• [Your goal]: Each record must be retyped in full. No character may differ.

[Records shown Boundary: Start]

// tb_dfcm_predictor: self-checking test of the DFCM value predictor at a reduced size
// (16 first-level entries, 256 second-level entries, 5-cycle latency). Thirty-two instructions,
// aliasing two by two onto the 16 entries, produce stride sequences, short
// repeating patterns and random values. Lookups and updates arrive at random;
// the testbench drives the entry power enables itself, occasionally switching
// entries off and on. A reference model of the tables predicts every lookup,
// and each prediction must appear exactly LATENCY cycles after its lookup.
// In a last phase without aliasing or power-off, every lookup comes with the
// update of the same instruction, and the predictions of the instructions
// whose pattern this predictor can learn (stride sequences and repeating patterns) must then mostly be correct.
module tb_dfcm_predictor;
  import avpd_pkg::*;

  localparam int unsigned N    = 16;
  localparam int unsigned HW   = 8;
  localparam int unsigned NL2  = 1 << HW;
  localparam int unsigned LAT  = 5;
  localparam int unsigned IW   = $clog2(N);
  localparam int unsigned NPC  = 32;
  localparam int unsigned HSH  = 2;

  logic               clk = 1'b0;
  logic               rst_n = 1'b0;
  logic               lk_valid = 1'b0, upd_valid = 1'b0;
  logic [PC_W-1:0]    lk_pc = '0, upd_pc = '0;
  logic [VALUE_W-1:0] upd_value = '0;
  logic [IW-1:0]      lk_idx;
  logic               lk_data_on;
  logic               pred_valid;
  logic [VALUE_W-1:0] pred_value;
  logic [N-1:0]       data_on = '1;
  int                 checks = 0, failures = 0;

  // reference tables
  logic [VALUE_W-1:0] r_last [N];
  logic [VALUE_W-1:0] r_aux  [N];   // stride (STP) or context hash (FCM/DFCM)
  logic               r_vld  [N];
  logic [VALUE_W-1:0] r_l2   [NL2];
  // expected prediction pipeline
  logic               q_v [LAT];
  logic [VALUE_W-1:0] q_d [LAT];
  int                 q_pc [LAT];
  logic [VALUE_W-1:0] q_ans [LAT];
  // value generators
  int                 gen_n [NPC];
  logic [VALUE_W-1:0] gen_prev [NPC];
  int n_pred = 0, n_good = 0, n_pat = 0, n_pat_good = 0, n_off_lookup = 0;

  assign lk_data_on = lk_valid && data_on[lk_idx];

  dfcm_predictor #(.N_ENTRIES(N), .HIST_W(HW), .HSHIFT(HSH), .LATENCY(LAT)) dut (
    .clk(clk), .rst_n(rst_n), .lk_valid(lk_valid), .lk_pc(lk_pc), .lk_idx(lk_idx),
    .lk_data_on(lk_data_on), .pred_valid(pred_valid), .pred_value(pred_value),
    .upd_valid(upd_valid), .upd_pc(upd_pc), .upd_value(upd_value), .data_on(data_on));

  always #5 clk = ~clk;

  initial begin
    repeat (100000) @(posedge clk);
    failures++;
    $display("watchdog expired");
    $display("TB_RESULT checks=%0d failures=%0d", checks, failures);
    $finish;
  end

  function automatic logic [VALUE_W-1:0] fold(input logic [VALUE_W-1:0] v);
    logic [VALUE_W-1:0] a;
    a = '0;
    for (int sh = 0; sh < VALUE_W; sh += HW) a ^= (v >> sh) & ((64'd1 << HW) - 1);
    return a;
  endfunction

  function automatic logic [VALUE_W-1:0] hnext(input logic [VALUE_W-1:0] h, input logic [VALUE_W-1:0] v);
    return ((h << HSH) ^ fold(v)) & ((64'd1 << HW) - 1);
  endfunction

  // Next value of instruction k: k%3==0 stride, k%3==1 period-3 pattern, else random.
  function automatic logic [VALUE_W-1:0] gen_value(input int k, input int n);
    case (k % 3)
      0: return 64'(1000 * k) + 64'(n) * 64'(k + 3);
      1: return (n % 3 == 0) ? 64'(7 * k) : (n % 3 == 1) ? 64'(100 + k) : 64'hdead_0000 + 64'(k);
      default: return {$urandom(), $urandom()};
    endcase
  endfunction

  initial begin
    for (int i = 0; i < N; i++) begin r_last[i] = '0; r_aux[i] = '0; r_vld[i] = 1'b0; end
    for (int j = 0; j < NL2; j++) r_l2[j] = '0;
    for (int s = 0; s < LAT; s++) begin q_v[s] = 1'b0; q_d[s] = '0; q_pc[s] = 0; q_ans[s] = '0; end
    for (int k = 0; k < NPC; k++) begin gen_n[k] = 0; gen_prev[k] = '0; end
    repeat (2) @(posedge clk);
    @(negedge clk) rst_n = 1'b1;
    for (int c = 0; c < 30000; c++) begin
      int lk_k, up_k, li, ui;
      logic e_v;
      logic [VALUE_W-1:0] e_d, uv;
      @(negedge clk);
      // stimulus
      lk_k = $urandom_range(0, NPC - 1);
      up_k = $urandom_range(0, NPC - 1);
      if (c >= 20000) begin
        lk_k = $urandom_range(0, N - 1);
        up_k = lk_k;
      end
      lk_valid  = (c >= 20000) || ($urandom_range(0, 3) != 0);
      lk_pc     = 64'h1000 + 64'(4 * lk_k);
      upd_valid = (c >= 20000) || ($urandom_range(0, 1) == 0);
      upd_pc    = 64'h1000 + 64'(4 * up_k);
      uv        = gen_value(up_k, gen_n[up_k]);
      upd_value = uv;
      if (c < 20000 && $urandom_range(0, 63) == 0) data_on[$urandom_range(0, N - 1)] = 1'b0;
      if (c >= 20000 || $urandom_range(0, 7) == 0) data_on[$urandom_range(0, N - 1)] = 1'b1;
      #1;
      // compare the output with the prediction made LAT cycles ago
      checks++;
      if (pred_valid !== q_v[LAT-1] || (q_v[LAT-1] && pred_value !== q_d[LAT-1])) begin
        failures++;
        $display("cycle %0d: pred %b/%h expected %b/%h", c, pred_valid, pred_value, q_v[LAT-1], q_d[LAT-1]);
      end
      if (q_v[LAT-1]) begin
        n_pred++;
        if (c >= 20000 + LAT && (q_pc[LAT-1] % 3 != 2)) begin
          n_pat++;
          if (q_d[LAT-1] == q_ans[LAT-1]) n_pat_good++;
        end
      end
      // reference lookup
      li  = lk_k % N;
      e_v = lk_valid && data_on[li] && r_vld[li];
      e_d = r_last[li] + r_l2[r_aux[li][HW-1:0]];
      if (lk_valid && !data_on[li]) n_off_lookup++;
      for (int s = LAT - 1; s > 0; s--) begin
        q_v[s] = q_v[s-1]; q_d[s] = q_d[s-1]; q_pc[s] = q_pc[s-1]; q_ans[s] = q_ans[s-1];
      end
      q_v[0] = e_v; q_d[0] = e_d; q_pc[0] = lk_k; q_ans[0] = uv;
      // reference update, then clearing of unpowered entries
      ui = up_k % N;
      if (upd_valid && data_on[ui]) begin
        if (r_vld[ui]) begin
          r_l2[r_aux[ui][HW-1:0]] = uv - r_last[ui];
          r_aux[ui] = hnext(r_aux[ui], uv - r_last[ui]);
        end else begin
          r_aux[ui] = '0;
        end
        r_last[ui] = uv;
        r_vld[ui]  = 1'b1;
      end
      if (upd_valid) gen_n[up_k]++;
      for (int i = 0; i < N; i++) if (!data_on[i]) begin r_last[i] = '0; r_aux[i] = '0; r_vld[i] = 1'b0; end
    end
    $display("predictions %0d, on pattern instructions %0d of which correct %0d, lookups of off entries %0d",
             n_pred, n_pat, n_pat_good, n_off_lookup);
    checks++;
    if (n_pat == 0 || n_pat_good * 100 < n_pat * 90) begin
      failures++;
      $display("accuracy on pattern instructions too low");
    end
    checks++;
    if (n_off_lookup == 0) begin failures++; $display("no lookup of an unpowered entry"); end
    $display("TB_RESULT checks=%0d failures=%0d", checks, failures);
    $finish;
  end
endmodule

[Records shown Boundary: End]

• [Output below]:
// tb_dfcm_predictor: self-checking test of the DFCM value predictor at a reduced size
// (16 first-level entries, 256 second-level entries, 5-cycle latency). Thirty-two instructions,
// aliasing two by two onto the 16 entries, produce stride sequences, short
// repeating patterns and random values. Lookups and updates arrive at random;
// the testbench drives the entry power enables itself, occasionally switching
// entries off and on. A reference model of the tables predicts every lookup,
// and each prediction must appear exactly LATENCY cycles after its lookup.
// In a last phase without aliasing or power-off, every lookup comes with the
// update of the same instruction, and the predictions of the instructions
// whose pattern this predictor can learn (stride sequences and repeating patterns) must then mostly be correct.
module tb_dfcm_predictor;
  import avpd_pkg::*;

  localparam int unsigned N    = 16;
  localparam int unsigned HW   = 8;
  localparam int unsigned NL2  = 1 << HW;
  localparam int unsigned LAT  = 5;
  localparam int unsigned IW   = $clog2(N);
  localparam int unsigned NPC  = 32;
  localparam int unsigned HSH  = 2;

  logic               clk = 1'b0;
  logic               rst_n = 1'b0;
  logic               lk_valid = 1'b0, upd_valid = 1'b0;
  logic [PC_W-1:0]    lk_pc = '0, upd_pc = '0;
  logic [VALUE_W-1:0] upd_value = '0;
  logic [IW-1:0]      lk_idx;
  logic               lk_data_on;
  logic               pred_valid;
  logic [VALUE_W-1:0] pred_value;
  logic [N-1:0]       data_on = '1;
  int                 checks = 0, failures = 0;

  // reference tables
  logic [VALUE_W-1:0] r_last [N];
  logic [VALUE_W-1:0] r_aux  [N];   // stride (STP) or context hash (FCM/DFCM)
  logic               r_vld  [N];
  logic [VALUE_W-1:0] r_l2   [NL2];
  // expected prediction pipeline
  logic               q_v [LAT];
  logic [VALUE_W-1:0] q_d [LAT];
  int                 q_pc [LAT];
  logic [VALUE_W-1:0] q_ans [LAT];
  // value generators
  int                 gen_n [NPC];
  logic [VALUE_W-1:0] gen_prev [NPC];
  int n_pred = 0, n_good = 0, n_pat = 0, n_pat_good = 0, n_off_lookup = 0;

  assign lk_data_on = lk_valid && data_on[lk_idx];

  dfcm_predictor #(.N_ENTRIES(N), .HIST_W(HW), .HSHIFT(HSH), .LATENCY(LAT)) dut (
    .clk(clk), .rst_n(rst_n), .lk_valid(lk_valid), .lk_pc(lk_pc), .lk_idx(lk_idx),
    .lk_data_on(lk_data_on), .pred_valid(pred_valid), .pred_value(pred_value),
    .upd_valid(upd_valid), .upd_pc(upd_pc), .upd_value(upd_value), .data_on(data_on));

  always #5 clk = ~clk;

  initial begin
    repeat (100000) @(posedge clk);
    failures++;
    $display("watchdog expired");
    $display("TB_RESULT checks=%0d failures=%0d", checks, failures);
    $finish;
  end

  function automatic logic [VALUE_W-1:0] fold(input logic [VALUE_W-1:0] v);
    logic [VALUE_W-1:0] a;
    a = '0;
    for (int sh = 0; sh < VALUE_W; sh += HW) a ^= (v >> sh) & ((64'd1 << HW) - 1);
    return a;
  endfunction

  function automatic logic [VALUE_W-1:0] hnext(input logic [VALUE_W-1:0] h, input logic [VALUE_W-1:0] v);
    return ((h << HSH) ^ fold(v)) & ((64'd1 << HW) - 1);
  endfunction

  // Next value of instruction k: k%3==0 stride, k%3==1 period-3 pattern, else random.
  function automatic logic [VALUE_W-1:0] gen_value(input int k, input int n);
    case (k % 3)
      0: return 64'(1000 * k) + 64'(n) * 64'(k + 3);
      1: return (n % 3 == 0) ? 64'(7 * k) : (n % 3 == 1) ? 64'(100 + k) : 64'hdead_0000 + 64'(k);
      default: return {$urandom(), $urandom()};
    endcase
  endfunction

  initial begin
    for (int i = 0; i < N; i++) begin r_last[i] = '0; r_aux[i] = '0; r_vld[i] = 1'b0; end
    for (int j = 0; j < NL2; j++) r_l2[j] = '0;
    for (int s = 0; s < LAT; s++) begin q_v[s] = 1'b0; q_d[s] = '0; q_pc[s] = 0; q_ans[s] = '0; end
    for (int k = 0; k < NPC; k++) begin gen_n[k] = 0; gen_prev[k] = '0; end
    repeat (2) @(posedge clk);
    @(negedge clk) rst_n = 1'b1;
    for (int c = 0; c < 30000; c++) begin
      int lk_k, up_k, li, ui;
      logic e_v;
      logic [VALUE_W-1:0] e_d, uv;
      @(negedge clk);
      // stimulus
      lk_k = $urandom_range(0, NPC - 1);
      up_k = $urandom_range(0, NPC - 1);
      if (c >= 20000) begin
        lk_k = $urandom_range(0, N - 1);
        up_k = lk_k;
      end
      lk_valid  = (c >= 20000) || ($urandom_range(0, 3) != 0);
      lk_pc     = 64'h1000 + 64'(4 * lk_k);
      upd_valid = (c >= 20000) || ($urandom_range(0, 1) == 0);
      upd_pc    = 64'h1000 + 64'(4 * up_k);
      uv        = gen_value(up_k, gen_n[up_k]);
      upd_value = uv;
      if (c < 20000 && $urandom_range(0, 63) == 0) data_on[$urandom_range(0, N - 1)] = 1'b0;
      if (c >= 20000 || $urandom_range(0, 7) == 0) data_on[$urandom_range(0, N - 1)] = 1'b1;
      #1;
      // compare the output with the prediction made LAT cycles ago
      checks++;
      if (pred_valid !== q_v[LAT-1] || (q_v[LAT-1] && pred_value !== q_d[LAT-1])) begin
        failures++;
        $display("cycle %0d: pred %b/%h expected %b/%h", c, pred_valid, pred_value, q_v[LAT-1], q_d[LAT-1]);
      end
      if (q_v[LAT-1]) begin
        n_pred++;
        if (c >= 20000 + LAT && (q_pc[LAT-1] % 3 != 2)) begin
          n_pat++;
          if (q_d[LAT-1] == q_ans[LAT-1]) n_pat_good++;
        end
      end
      // reference lookup
      li  = lk_k % N;
      e_v = lk_valid && data_on[li] && r_vld[li];
      e_d = r_last[li] + r_l2[r_aux[li][HW-1:0]];
      if (lk_valid && !data_on[li]) n_off_lookup++;
      for (int s = LAT - 1; s > 0; s--) begin
        q_v[s] = q_v[s-1]; q_d[s] = q_d[s-1]; q_pc[s] = q_pc[s-1]; q_ans[s] = q_ans[s-1];
      end
      q_v[0] = e_v; q_d[0] = e_d; q_pc[0] = lk_k; q_ans[0] = uv;
      // reference update, then clearing of unpowered entries
      ui = up_k % N;
      if (upd_valid && data_on[ui]) begin
        if (r_vld[ui]) begin
          r_l2[r_aux[ui][HW-1:0]] = uv - r_last[ui];
          r_aux[ui] = hnext(r_aux[ui], uv - r_last[ui]);
        end else begin
          r_aux[ui] = '0;
        end
        r_last[ui] = uv;
        r_vld[ui]  = 1'b1;
      end
      if (upd_valid) gen_n[up_k]++;
      for (int i = 0; i < N; i++) if (!data_on[i]) begin r_last[i] = '0; r_aux[i] = '0; r_vld[i] = 1'b0; end
    end
    $display("predictions %0d, on pattern instructions %0d of which correct %0d, lookups of off entries %0d",
             n_pred, n_pat, n_pat_good, n_off_lookup);
    checks++;
    if (n_pat == 0 || n_pat_good * 100 < n_pat * 90) begin
      failures++;
      $display("accuracy on pattern instructions too low");
    end
    checks++;
    if (n_off_lookup == 0) begin failures++; $display("no lookup of an unpowered entry"); end
    $display("TB_RESULT checks=%0d failures=%0d", checks, failures);
    $finish;
  end
endmodule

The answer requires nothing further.